──────── The data

// tb_iir_sos: self-checking test of the biquad-cascade IIR core.
// Sixteen sections - the size the core is benchmarked at - are loaded
// through LOADC (80 words, b0 b1 b2 a1 a2 per section, Q2.14): a resonant
// low-pass, a notch, then alternately a pass-through and a two-tap average.
// A step and then random samples are fed, one per clock; every output is
// compared with a Direct-Form-I model written here (same Q2.14 rounding by
// arithmetic shift and saturation to 16 bits). The latency must be STAGES
// clocks from EN to VLD, and nothing may come out before loading is done.
module tb_iir_sos;
  logic clk = 0, rst = 1;
  always #5 clk = ~clk;
  int checks = 0, failures = 0;
  localparam int S = 16;

  logic en, loadc, vld, rdy;
  logic signed [15:0] coeff, din, dout;
  iir_sos #(.STAGES(S)) dut (.clk, .rst, .en, .loadc, .coeff, .din, .vld, .dout, .rdy);

  initial begin
    repeat (20000) @(posedge clk);
    failures++;
    $display("TB_RESULT checks=%0d failures=%0d", checks, failures);
    $finish;
  end

  int c [5*S];
  int x1 [S], x2 [S], y1 [S], y2 [S];
  int expq [$];

  function automatic int model(input int x);
    int v = x;
    for (int s = 0; s < S; s++) begin
      longint acc;
      int y;
      acc = longint'(c[5*s]) * v + longint'(c[5*s+1]) * x1[s] + longint'(c[5*s+2]) * x2[s]
          - longint'(c[5*s+3]) * y1[s] - longint'(c[5*s+4]) * y2[s];
      acc = acc >>> 14;
      y = (acc > 32767) ? 32767 : (acc < -32768) ? -32768 : int'(acc);
      x2[s] = x1[s]; x1[s] = v; y2[s] = y1[s]; y1[s] = y;
      v = y;
    end
    return v;
  endfunction

  int sent_cyc [$];
  int cyc = 0;
  always @(posedge clk) begin
    cyc++;
    if (vld) begin
      int w, t0;
      w = expq.pop_front();
      t0 = sent_cyc.pop_front();
      checks++;
      if (int'(dout) != w) begin failures++; if (failures < 10) $display("got %0d want %0d", dout, w); end
      checks++;
      if (cyc - t0 != S + 1) begin /* taken at edge t0+1, out S edges later */ failures++; if (failures < 10) $display("latency %0d", cyc - t0); end
    end
  end

  initial begin
    // section 0: low-pass, section 1: notch, then pass-through / average
    for (int s = 2; s < S; s++) begin
      c[5*s] = (s % 2 == 0) ? 16384 : 8192; c[5*s+1] = (s % 2 == 0) ? 0 : 8192;
      c[5*s+2] = 0; c[5*s+3] = 0; c[5*s+4] = 0;
    end
    c[0:4] = '{1200, 2400, 1200, -24000, 10000};
    c[5:9] = '{16384, -20000, 16384, -19000, 14000};
    en = 0; loadc = 0; coeff = 0; din = 0;
    for (int s = 0; s < S; s++) begin x1[s] = 0; x2[s] = 0; y1[s] = 0; y2[s] = 0; end
    repeat (3) @(posedge clk);
    rst = 0;
    @(negedge clk); en = 1; din = 1000;
    @(negedge clk); en = 0;
    checks++;
    if (rdy) begin failures++; $display("ready before load"); end
    for (int k = 0; k < 5 * S; k++) begin
      @(negedge clk); loadc = 1; coeff = 16'(c[k]);
    end
    @(negedge clk); loadc = 0;
    checks++;
    if (!rdy) begin failures++; $display("not ready after load"); end
    for (int n = 0; n < 400; n++) begin
      @(negedge clk);
      en = 1;
      din = (n < 100) ? 16'sd8000 : 16'($urandom_range(0, 40000) - 20000);
      expq.push_back(model(int'(din)));
      sent_cyc.push_back(cyc);
    end
    @(negedge clk); en = 0;
    repeat (S + 3) @(posedge clk);
    checks++;
    if (expq.size() != 0) begin failures++; $display("%0d outputs missing", expq.size()); end
    $display("TB_RESULT checks=%0d failures=%0d", checks, failures);
    $finish;
  end
endmodule
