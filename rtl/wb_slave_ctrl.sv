// wb_slave_ctrl: Wishbone (classic, B3) slave side shared by the DSP IP
// cores: the register file, the slave control logic and the FIFOs that sit
// between the bus and the core (Fig. 2 of the design).
//
// Registers (32-bit, word addresses, see sdr_pkg::wb_reg_e): slave select,
// status, control, coefficient, input sample, output sample and FTW. A write
// to the coefficient or input-sample register pushes the word into the
// coefficient RX FIFO or the sample RX FIFO; a read of the output-sample
// register pops the TX FIFO. A push into a full FIFO is dropped and a read of
// an empty TX FIFO returns 0. Every access is acknowledged one clock after
// CYC and STB rise (ACK drops again the next clock), with no wait states.
//
// Core side: the RX FIFOs present their oldest word with a *_valid flag and
// are popped with *_pop; the core pushes results with tx_push.
// The register names and the FIFO arrangement follow the figures of the
// document; the addresses, bit fields, FIFO depth and bus timing are this
// design's choices (the document names the registers only).
module wb_slave_ctrl
  import sdr_pkg::*;
#(
  parameter int FIFO_DEPTH = 64
) (
  input  logic        clk,
  input  logic        rst,
  // Wishbone slave
  input  logic [2:0]  wb_adr_i,
  input  logic [31:0] wb_dat_i,
  output logic [31:0] wb_dat_o,
  input  logic        wb_we_i,
  input  logic        wb_stb_i,
  input  logic        wb_cyc_i,
  output logic        wb_ack_o,
  // core side
  output wb_ctrl_t    ctrl,
  output logic [31:0] slave_sel,
  output logic [31:0] ftw,
  output logic        coef_valid,
  output logic [31:0] coef_data,
  input  logic        coef_pop,
  output logic        smp_valid,
  output logic [31:0] smp_data,
  input  logic        smp_pop,
  input  logic        tx_push,
  input  logic [31:0] tx_data,
  output logic [$clog2(FIFO_DEPTH+1)-1:0] tx_count,
  input  logic        core_rdy
);
  localparam int CW = $clog2(FIFO_DEPTH + 1);
  logic req, wr, rd;
  logic c_empty, c_full, s_empty, s_full, t_empty, t_full;
  logic [CW-1:0] c_cnt, s_cnt;
  logic [31:0] t_data;
  wb_status_t status;

  assign req = wb_cyc_i && wb_stb_i && !wb_ack_o;
  assign wr  = req && wb_we_i;
  assign rd  = req && !wb_we_i;

  sync_fifo #(.WIDTH(32), .DEPTH(FIFO_DEPTH)) u_coef (
    .clk, .rst, .wr_en(wr && wb_adr_i == WB_COEFF), .wr_data(wb_dat_i),
    .rd_en(coef_pop), .rd_data(coef_data), .empty(c_empty), .full(c_full), .count(c_cnt));
  sync_fifo #(.WIDTH(32), .DEPTH(FIFO_DEPTH)) u_rx (
    .clk, .rst, .wr_en(wr && wb_adr_i == WB_INPUT), .wr_data(wb_dat_i),
    .rd_en(smp_pop), .rd_data(smp_data), .empty(s_empty), .full(s_full), .count(s_cnt));
  sync_fifo #(.WIDTH(32), .DEPTH(FIFO_DEPTH)) u_tx (
    .clk, .rst, .wr_en(tx_push), .wr_data(tx_data),
    .rd_en(rd && wb_adr_i == WB_OUTPUT), .rd_data(t_data), .empty(t_empty), .full(t_full),
    .count(tx_count));

  assign coef_valid = !c_empty;
  assign smp_valid  = !s_empty;

  always_comb begin
    status = '0;
    status.rx_empty  = s_empty;
    status.rx_full   = s_full;
    status.tx_empty  = t_empty;
    status.tx_full   = t_full;
    status.coef_full = c_full;
    status.core_rdy  = core_rdy;
    status.tx_count  = 16'(tx_count);
  end

  always_ff @(posedge clk) begin
    if (rst) begin
      wb_ack_o  <= 1'b0;
      wb_dat_o  <= '0;
      ctrl      <= '0;
      slave_sel <= '0;
      ftw       <= '0;
    end else begin
      wb_ack_o <= req;
      if (wr) begin
        unique case (wb_adr_i)
          WB_SLAVE_SEL: slave_sel <= wb_dat_i;
          WB_CONTROL:   ctrl      <= wb_ctrl_t'(wb_dat_i);
          WB_FTW:       ftw       <= wb_dat_i;
          default: ;
        endcase
      end
      if (rd) begin
        unique case (wb_adr_i)
          WB_SLAVE_SEL: wb_dat_o <= slave_sel;
          WB_STATUS:    wb_dat_o <= status;
          WB_CONTROL:   wb_dat_o <= ctrl;
          WB_OUTPUT:    wb_dat_o <= t_empty ? '0 : t_data;
          WB_FTW:       wb_dat_o <= ftw;
          default:      wb_dat_o <= '0;
        endcase
      end
    end
  end

  // Wishbone rule: ACK only answers a cycle in progress
  a_ack_in_cycle: assert property (@(posedge clk) disable iff (rst) wb_ack_o |-> wb_cyc_i);
endmodule
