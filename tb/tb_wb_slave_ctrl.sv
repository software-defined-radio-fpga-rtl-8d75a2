// tb_wb_slave_ctrl: self-checking test of the Wishbone slave register file
// and FIFOs.
// A bus-master task drives classic single cycles (CYC/STB held until ACK) and
// checks that ACK comes exactly one clock after the request and lasts one
// clock. The test writes and reads back the slave-select, control and FTW
// registers; fills the coefficient FIFO past full (the extra word must be
// dropped and the status bit set) and lets the core side pop it, checking
// order; streams input samples to the core side; has the core push results
// and reads them back through the output register, including a read of the
// empty FIFO, which must return 0; and checks the status word on the way.
module tb_wb_slave_ctrl;
  import sdr_pkg::*;
  logic clk = 0, rst = 1;
  always #5 clk = ~clk;
  int checks = 0, failures = 0;

  logic [2:0]  wb_adr_i;
  logic [31:0] wb_dat_i, wb_dat_o;
  logic wb_we_i, wb_stb_i, wb_cyc_i, wb_ack_o;
  wb_ctrl_t ctrl;
  logic [31:0] slave_sel, ftw, coef_data, smp_data, tx_data;
  logic coef_valid, coef_pop, smp_valid, smp_pop, tx_push, core_rdy;
  logic [4:0] tx_count;
  wb_slave_ctrl #(.FIFO_DEPTH(16)) dut (.*);

  initial begin
    repeat (20000) @(posedge clk);
    failures++;
    $display("TB_RESULT checks=%0d failures=%0d", checks, failures);
    $finish;
  end

  task automatic bus(input logic we, input logic [2:0] adr, input logic [31:0] wd, output logic [31:0] rd);
    int n = 0;
    @(negedge clk);
    wb_cyc_i = 1; wb_stb_i = 1; wb_we_i = we; wb_adr_i = adr; wb_dat_i = wd;
    do begin @(posedge clk); #1; n++; end while (!wb_ack_o && n < 10);
    checks++;
    if (n != 1) begin failures++; $display("ACK after %0d clocks", n); end
    rd = wb_dat_o;
    // the master sees ACK at the next rising edge and ends the cycle there
    @(posedge clk);
    #1;
    wb_cyc_i = 0; wb_stb_i = 0; wb_we_i = 0;
    checks++;
    if (wb_ack_o) begin failures++; $display("ACK longer than one clock"); end
  endtask

  task automatic wr(input logic [2:0] adr, input logic [31:0] d);
    logic [31:0] dummy;
    bus(1'b1, adr, d, dummy);
  endtask

  task automatic rd_check(input logic [2:0] adr, input logic [31:0] want, input string what);
    logic [31:0] r;
    bus(1'b0, adr, 32'd0, r);
    checks++;
    if (r !== want) begin failures++; $display("%s: read %h want %h", what, r, want); end
  endtask

  function automatic logic [31:0] st(input bit rxe, rxf, txe, txf, cf, rdy, input int cnt);
    wb_status_t s;
    s = '0;
    s.rx_empty = rxe; s.rx_full = rxf; s.tx_empty = txe; s.tx_full = txf;
    s.coef_full = cf; s.core_rdy = rdy; s.tx_count = 16'(cnt);
    return s;
  endfunction

  initial begin
    logic [31:0] c [$];
    wb_adr_i = 0; wb_dat_i = 0; wb_we_i = 0; wb_stb_i = 0; wb_cyc_i = 0;
    coef_pop = 0; smp_pop = 0; tx_push = 0; tx_data = 0; core_rdy = 0;
    repeat (3) @(posedge clk);
    rst = 0;
    // registers
    wr(WB_SLAVE_SEL, 32'h0000_0002);  rd_check(WB_SLAVE_SEL, 32'h2, "slave select");
    wr(WB_CONTROL, 32'h0000_0005);    rd_check(WB_CONTROL, 32'h5, "control");
    checks++;
    if (!ctrl.en || ctrl.srst || !ctrl.mode || slave_sel != 2) begin failures++; $display("control fields"); end
    wr(WB_FTW, 32'h1234_5678);        rd_check(WB_FTW, 32'h1234_5678, "ftw");
    checks++;
    if (ftw != 32'h1234_5678) failures++;
    rd_check(WB_STATUS, st(1, 0, 1, 0, 0, 0, 0), "status after reset");
    // coefficient FIFO: 17 writes into 16 places
    for (int k = 0; k < 17; k++) begin
      logic [31:0] v = $urandom;
      wr(WB_COEFF, v);
      if (k < 16) c.push_back(v);
    end
    core_rdy = 1;
    rd_check(WB_STATUS, st(1, 0, 1, 0, 1, 1, 0), "status with coefficient FIFO full");
    // core pops them
    for (int k = 0; k < 16; k++) begin
      @(negedge clk);
      checks++;
      if (!coef_valid || coef_data != c[k]) begin failures++; $display("coefficient %0d", k); end
      coef_pop = 1;
      @(negedge clk) coef_pop = 0;
    end
    #1;
    checks++;
    if (coef_valid) begin failures++; $display("dropped coefficient was stored"); end
    // input samples
    for (int k = 0; k < 5; k++) wr(WB_INPUT, 32'(100 + k));
    for (int k = 0; k < 5; k++) begin
      @(negedge clk);
      checks++;
      if (!smp_valid || smp_data != 32'(100 + k)) begin failures++; $display("sample %0d", k); end
      smp_pop = 1;
      @(negedge clk) smp_pop = 0;
    end
    // results from the core
    for (int k = 0; k < 3; k++) begin
      @(negedge clk) begin tx_push = 1; tx_data = 32'(7000 + k); end
    end
    @(negedge clk) tx_push = 0;
    rd_check(WB_STATUS, st(1, 0, 0, 0, 0, 1, 3), "status with three results");
    for (int k = 0; k < 3; k++) rd_check(WB_OUTPUT, 32'(7000 + k), "output sample");
    rd_check(WB_OUTPUT, 32'd0, "read of empty output FIFO");
    rd_check(3'd7, 32'd0, "unused address");
    $display("TB_RESULT checks=%0d failures=%0d", checks, failures);
    $finish;
  end
endmodule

────────────────

**About this exercise**
Starting with the first line of the listing above and ending with the line that holds "every output is", return those lines exactly as written, both included.

**The completed task**
// tb_iir_sos: self-checking test of the biquad-cascade IIR core.
// Sixteen sections - the size the core is benchmarked at - are loaded
// through LOADC (80 words, b0 b1 b2 a1 a2 per section, Q2.14): a resonant
// low-pass, a notch, then alternately a pass-through and a two-tap average.
// A step and then random samples are fed, one per clock; every output is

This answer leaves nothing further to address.